I fattori di sostenibilità Esg (Environmental, Social e Governance) non sono ancora al centro degli investimenti dei gestori italiani. A evidenziarlo una ricerca dedicata a questo tema e prodotta dalla banca d’investimento Equita, pensata per analizzare in che modo il processo di inclusione delle valutazioni e dei fattori ESG risulti già incorporato nelle strategie di investimento degli asset manager attivi in Italia, quali siano le principali difficoltà operative riscontrate dalle case di investimento nella definizione di tali strategie e quali possano essere le principali esigenze per favorire una diffusione più ampia e qualificata della sostenibilità e dei fattori Esg. Uno dei principali risultati che emerge è che l’inclusione della sostenibilità nel processo di valutazione delle aziende è ancora distante dall’essere universalmente adottata (il 24% dei rispondenti non tiene ancora in considerazione i parametri di sostenibilità nel processo di valutazione, mentre il 56% ne tiene conto sono marginalmente); poche realtà tra i rispondenti (solo il 20%) hanno strutturato un team interno per effettuare un’attenta analisi sulle società oggetto di potenziale investimento e la maggior parte utilizza rating prodotti dalle agenzie di rating Esg (36%) o non utilizza una specifica metodologia di analisi (44%). Peraltro, la qualità dell’analisi condotta dai provider viene per lo più valutata inadeguata o appena sufficiente dall’80% dei rispondenti. Tra i suggerimenti che emergono dall’analisi, gli investitori apprezzerebbero la predisposizione di un set informativo su questi temi di tipo sintetico, standardizzato e facilmente consultabile da parte delle società valutate. Questa esigenza si evince sia per le large cap che per le small cap, ed è sentita maggiormente per le società che sono già dotate di rating Esg (84% dei rispondenti lo ritengono abbastanza o molto utile) rispetto a quelle sprovviste di rating (76%).

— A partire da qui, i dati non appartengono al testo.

// tb_fft_radix2: random vectors through a 16-point inverse transform with
// every stage halved (the filter-bank configuration) and a 64-point forward
// transform halved in three stages (the de-spreading configuration). The
// outputs are compared with a direct DFT computed here in floating point,
// within 10 LSB (stage rounding is biased and adds up over 6 stages), and the latency of log2(N) clocks is checked.
`timescale 1ns/1ps
module tb_fft_radix2;
  import dfts_pkg::*;
  localparam real PI = 3.14159265358979323846;
  logic clk = 0, rst_n = 0;
  logic v16 = 0, v64 = 0, o16, o64;
  cplx_t a16 [16], b16 [16], a64 [64], b64 [64];
  int checks = 0, failures = 0;
  always #1 clk = ~clk;
  fft_radix2 #(.N(16), .INV(1'b1)) dut16 (.clk, .rst_n, .in_valid(v16), .in_data(a16), .out_valid(o16), .out_data(b16));
  fft_radix2 #(.N(64), .INV(1'b0), .SCALE_MASK(32'h15)) dut64 (.clk, .rst_n, .in_valid(v64), .in_data(a64), .out_valid(o64), .out_data(b64));
  initial begin
    repeat (5000) @(posedge clk);
    failures++; $display("TB_RESULT checks=%0d failures=%0d", checks, failures); $finish;
  end
  task automatic run(input int n);
    real er [64], ei [64], sc, sgn, err;
    sc = (n == 16) ? 1.0 / 16.0 : 1.0 / 8.0;
    sgn = (n == 16) ? 1.0 : -1.0;
    @(negedge clk);
    for (int i = 0; i < n; i++) begin
      cplx_t x;
      x.re = 16'($signed($urandom_range(0, 8000)) - 4000);
      x.im = 16'($signed($urandom_range(0, 8000)) - 4000);
      if (n == 16) a16[i] = x; else a64[i] = x;
    end
    for (int k = 0; k < n; k++) begin
      er[k] = 0.0; ei[k] = 0.0;
      for (int i = 0; i < n; i++) begin
        real xr, xi, c, s;
        xr = (n == 16) ? real'(a16[i].re) : real'(a64[i].re);
        xi = (n == 16) ? real'(a16[i].im) : real'(a64[i].im);
        c = $cos(2.0 * PI * i * k / n); s = sgn * $sin(2.0 * PI * i * k / n);
        er[k] += sc * (xr * c - xi * s);
        ei[k] += sc * (xr * s + xi * c);
      end
    end
    if (n == 16) v16 = 1; else v64 = 1;
    @(negedge clk);
    v16 = 0; v64 = 0;
    for (int c = 1; c < $clog2(n); c++) begin
      checks++;
      if ((n == 16 ? o16 : o64)) begin failures++; $display("FAIL: early valid"); end
      @(negedge clk);
    end
    checks++;
    if (!(n == 16 ? o16 : o64)) begin failures++; $display("FAIL: valid not at latency %0d", $clog2(n)); end
    for (int k = 0; k < n; k++) begin
      real gr, gi;
      gr = (n == 16) ? real'(b16[k].re) : real'(b64[k].re);
      gi = (n == 16) ? real'(b16[k].im) : real'(b64[k].im);
      err = (gr - er[k]) * (gr - er[k]) + (gi - ei[k]) * (gi - ei[k]);
      checks++;
      if (err > 100.0) begin failures++; if (failures < 10) $display("FAIL N=%0d k=%0d got %f %f exp %f %f", n, k, gr, gi, er[k], ei[k]); end
    end
  endtask
  initial begin
    repeat (2) @(posedge clk);
    rst_n = 1;
    for (int t = 0; t < 30; t++) begin run(16); run(64); end
    $display("TB_RESULT checks=%0d failures=%0d", checks, failures);
    $finish;
  end
endmodule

Il credito Valtellinese ha chiuso il 2019 con un utile netto pari a 56,2 milioni di euro. Rispetto al 2018 e i suoi 31,7 milioni, c’è un aumento del 77%. La banca ha fatto registrare una raccolta commerciale pari a 16,4 miliardi di euro (+7,8%), trascinata dall’aumento dei depositi e conti correnti. Il margine di interesse si è attestato a 347,5 milioni di euro, in calo rispetto all’anno precedente. Le commissioni nette si sono attestate a 249,1 milioni di euro. I proventi operativi sono pari a 637,4 milioni di euro. In calo del 18,8% le spese del personale che sono pari a 265,6 milioni.